Data for this task: Begin

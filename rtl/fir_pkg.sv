// fir_pkg: constants and types shared by the multi-channel FIR filter bank.
//
// The filter bank stores 32-bit samples and 32-bit coefficients as pairs of
// 18-bit words in 1024 x 18 dual-port block memories, so that a single 18x18
// signed multiplier per channel can form a wide product in three passes.
// Word address layout of both memories (10 bits):
//   [9:8] block (0..3), [7:1] entry inside the block (0..127), [0] 0 = LSW, 1 = MSW.
// A 32-bit value x is split as MSW = x[31:16] sign-extended to 18 bits and
// LSW = x[15:0] zero-extended to 18 bits, so that x = MSW * 2^16 + LSW.
package fir_pkg;

  localparam int unsigned WORD_W    = 18;   // memory and multiplier operand width
  localparam int unsigned DATA_W    = 32;   // sample and coefficient width
  localparam int unsigned ADDR_W    = 10;   // word address of a 1024 x 18 memory
  localparam int unsigned ENTRY_W   = 9;    // address of a 32-bit entry (two words)
  localparam int unsigned NBLOCKS   = 4;    // blocks per memory = max. cascaded stages
  localparam int unsigned STAGE_W   = 2;    // selects a block / stage
  localparam int unsigned OFF_W     = 7;    // entry offset inside a block (128 entries)
  localparam int unsigned BLK_ENTRIES = 128;
  localparam int unsigned TAPS_W    = 8;    // tap count, 1..128
  localparam int unsigned PROD_W    = 36;   // 18x18 product
  localparam int unsigned ACC_W     = 48;   // accumulator
  localparam int unsigned SCALE_SH  = 16;   // cross-product sum is scaled down by 16 bits
  localparam int unsigned OUT_SHIFT = 1;    // result = sat32(acc << 1): Q1.31 coefficients
  localparam int unsigned DEC_W     = 2;    // log2 of the decimation period of a block
  localparam int unsigned PIPE_LAT  = 3;    // address -> memory -> product -> accumulator

  // FIR STATE passes: which halves of coefficient and sample are multiplied.
  typedef enum logic [1:0] {
    PASS_LM = 2'd0,   // coefficient LSW * sample MSW
    PASS_ML = 2'd1,   // coefficient MSW * sample LSW
    PASS_MM = 2'd2    // coefficient MSW * sample MSW (after the scale-down)
  } pass_e;

  // What the sample memory is written with in a write-back cycle.
  typedef enum logic [1:0] {
    WR_NONE   = 2'd0,
    WR_INPUT  = 2'd1,  // new input sample -> block 0 at sample write address 0
    WR_OUTPUT = 2'd2,  // stage result -> reserved output space in block 0
    WR_NEXT   = 2'd3   // stage result -> next block at its sample write address
  } wr_kind_e;

  // Fields of the address memory, one set per block / stage.
  typedef enum logic [1:0] {
    AM_SWA  = 2'd0,   // sample write address (entry offset of the newest sample)
    AM_LEN  = 2'd1,   // circular buffer length in entries, 1..128
    AM_TAPS = 2'd2,   // filter length of the stage, 1..LEN
    AM_OUT  = 2'd3    // absolute entry address of the stage's reserved output word pair
  } am_field_e;

  // Mode register.
  typedef struct packed {
    logic [NBLOCKS-1:0][DEC_W-1:0] dec_log2;   // block b's write address advances every 2^n samples
    logic [STAGE_W-1:0]            last_stage; // number of cascaded stages - 1
  } mode_t;

  // FIR Control Logic -> Address Processing Unit.
  typedef struct packed {
    logic               rd;       // fetch one product's operands this cycle
    logic               load;     // first tap of a pass: start from the filter start addresses
    pass_e              pass;
    wr_kind_e           wr;
    logic               ptr_upd;  // advance the write address of block `stage` (decimated)
    logic               done;     // all stages finished for this input sample
    logic [STAGE_W-1:0] stage;
  } apu_cmd_t;

  // FIR Control Logic -> every MAC unit.
  typedef struct packed {
    logic rd;      // operands are fetched this cycle; the product is accumulated later
    logic first;   // first product of a filter: the accumulator restarts
    logic scale;   // first product of the MSW*MSW pass: feedback is acc >>> 16
    logic wr;      // write a 32-bit value into the sample memory using both ports
    logic wr_in;   // 1: the new input sample, 0: the accumulator result
  } mac_ctrl_t;

  function automatic logic [WORD_W-1:0] lsw_of(input logic [DATA_W-1:0] x);
    return {{(WORD_W-16){1'b0}}, x[15:0]};
  endfunction

  function automatic logic [WORD_W-1:0] msw_of(input logic [DATA_W-1:0] x);
    return {{(WORD_W-16){x[DATA_W-1]}}, x[31:16]};
  endfunction

endpackage
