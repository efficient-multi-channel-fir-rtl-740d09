// apu: Address Processing Unit. Generates the sample- and coefficient-memory
// addresses shared by all MAC units.
//
// It holds the address memory - per block b: the sample write address SWA[b]
// (entry offset of the newest sample of block b's circular buffer), the buffer
// length LEN[b], the stage's tap count TAPS[b] and the absolute entry OUT[b]
// of the stage's reserved output word pair (in block 0, above LEN[0]) - plus
// two filtering counters, one for sample and one for coefficient entries.
//
// Filtering stage s, tap k reads sample entry {s, (SWA[s]-k) mod LEN[s]} and
// coefficient entry {s, k}: coefficient 0 meets the newest sample. On cmd.load
// the counters start from SWA[s] and 0 (the address is produced in the same
// cycle); every further cmd.rd steps the sample counter down, wrapping inside
// the buffer, and the coefficient counter up. The word select bit comes from
// the pass: LSW*MSW, MSW*LSW, MSW*MSW (coefficient bit, sample bit).
// Write-back entries: input -> {0, SWA[0]}, output -> OUT[s],
// next block -> {s+1, SWA[s+1]}. On cmd.ptr_upd SWA[s] advances by one, but
// only on the last input sample of block s's decimation period (2^dec_log2[s]
// input samples, counted by a free-running sample counter advanced by
// cmd.done); so a decimating block has the same entry overwritten until the
// last, real value lands. dec_end tells the control logic that stage
// cmd.stage's result of this sample is a real (decimated) one.
//
// Address calculation is combinational from cmd; the registers update at the
// clock edge. Host writes to the address memory (am_we) take precedence.
// Reset values: LEN = 120,128,128,128, TAPS = 100, SWA = 0, OUT[b] = 120+b.
// The two counters, the address memory with sample write addresses, write-back
// to the next block and decimation by slower advances are the architecture's;
// the LEN and TAPS fields, the circular buffers and the power-of-two
// decimation periods are choices of this design.
module apu
  import fir_pkg::*;
(
  input  logic               clk,
  input  logic               rst_n,
  input  apu_cmd_t           cmd,
  input  mode_t              mode,
  input  logic               am_we,
  input  logic [STAGE_W-1:0] am_stage,
  input  am_field_e          am_field,
  input  logic [ENTRY_W-1:0] am_data,
  output logic [ADDR_W-1:0]  s_raddr,
  output logic [ADDR_W-1:0]  c_raddr,
  output logic [ENTRY_W-1:0] s_wentry,
  output logic [TAPS_W-1:0]  taps,      // TAPS of stage cmd.stage
  output logic               dec_end
);

  localparam int unsigned CNT_W = 1 << DEC_W;   // sample counter covers the longest period

  logic [OFF_W-1:0]   swa  [NBLOCKS];
  logic [TAPS_W-1:0]  len  [NBLOCKS];
  logic [TAPS_W-1:0]  ntap [NBLOCKS];
  logic [ENTRY_W-1:0] outa [NBLOCKS];

  logic [OFF_W-1:0]   s_cnt, c_cnt;
  logic [CNT_W-1:0]   smp_cnt;

  logic [STAGE_W-1:0] st, st_next;
  logic [OFF_W-1:0]   s_off, c_off, s_dec;
  logic               s_lsb, c_lsb;
  logic [CNT_W-1:0]   dec_mask;

  assign st      = cmd.stage;
  assign st_next = cmd.stage + 1'b1;
  assign taps    = ntap[st];

  always_comb begin
    s_off = cmd.load ? swa[st] : s_cnt;
    c_off = cmd.load ? '0      : c_cnt;
    s_dec = (s_off == '0) ? OFF_W'(len[st] - 1'b1) : s_off - 1'b1;
    unique case (cmd.pass)
      PASS_LM: {c_lsb, s_lsb} = 2'b01;
      PASS_ML: {c_lsb, s_lsb} = 2'b10;
      default: {c_lsb, s_lsb} = 2'b11;
    endcase
  end

  assign s_raddr = {st, s_off, s_lsb};
  assign c_raddr = {st, c_off, c_lsb};

  always_comb begin
    unique case (cmd.wr)
      WR_INPUT:  s_wentry = {STAGE_W'(0), swa[0]};
      WR_OUTPUT: s_wentry = outa[st];
      WR_NEXT:   s_wentry = {st_next, swa[st_next]};
      default:   s_wentry = outa[st];
    endcase
  end

  assign dec_mask = CNT_W'((1 << mode.dec_log2[st]) - 1);
  assign dec_end  = (smp_cnt & dec_mask) == dec_mask;

  always_ff @(posedge clk) begin
    if (!rst_n) begin
      s_cnt   <= '0;
      c_cnt   <= '0;
      smp_cnt <= '0;
    end else begin
      if (cmd.rd) begin
        s_cnt <= s_dec;
        c_cnt <= c_off + 1'b1;
      end
      if (cmd.done) smp_cnt <= smp_cnt + 1'b1;
    end
  end

  // Address memory.
  always_ff @(posedge clk) begin
    if (!rst_n) begin
      for (int b = 0; b < NBLOCKS; b++) begin
        swa[b]  <= '0;
        len[b]  <= (b == 0) ? TAPS_W'(BLK_ENTRIES - 8) : TAPS_W'(BLK_ENTRIES);
        ntap[b] <= TAPS_W'(100);
        outa[b] <= ENTRY_W'(BLK_ENTRIES - 8 + b);
      end
    end else if (am_we) begin
      unique case (am_field)
        AM_SWA:  swa[am_stage]  <= am_data[OFF_W-1:0];
        AM_LEN:  len[am_stage]  <= am_data[TAPS_W-1:0];
        AM_TAPS: ntap[am_stage] <= am_data[TAPS_W-1:0];
        default: outa[am_stage] <= am_data;
      endcase
    end else if (cmd.ptr_upd && dec_end) begin
      swa[st] <= (swa[st] == OFF_W'(len[st] - 1'b1)) ? '0 : swa[st] + 1'b1;
    end
  end

  a_len_range: assert property (@(posedge clk) disable iff (!rst_n)
      am_we && (am_field == AM_LEN || am_field == AM_TAPS) |-> int'(am_data) >= 1 && int'(am_data) <= BLK_ENTRIES)
    else $error("LEN/TAPS must be 1..128");

endmodule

Data for this task: End

▶ _Assignment_: From the records above, quote only the lines running from the line with "Write-back entries: input" to the line with "counter advanced by", both lines included.

▶ _Result for this exercise_:
// Write-back entries: input -> {0, SWA[0]}, output -> OUT[s],
// next block -> {s+1, SWA[s+1]}. On cmd.ptr_upd SWA[s] advances by one, but
// only on the last input sample of block s's decimation period (2^dec_log2[s]
// input samples, counted by a free-running sample counter advanced by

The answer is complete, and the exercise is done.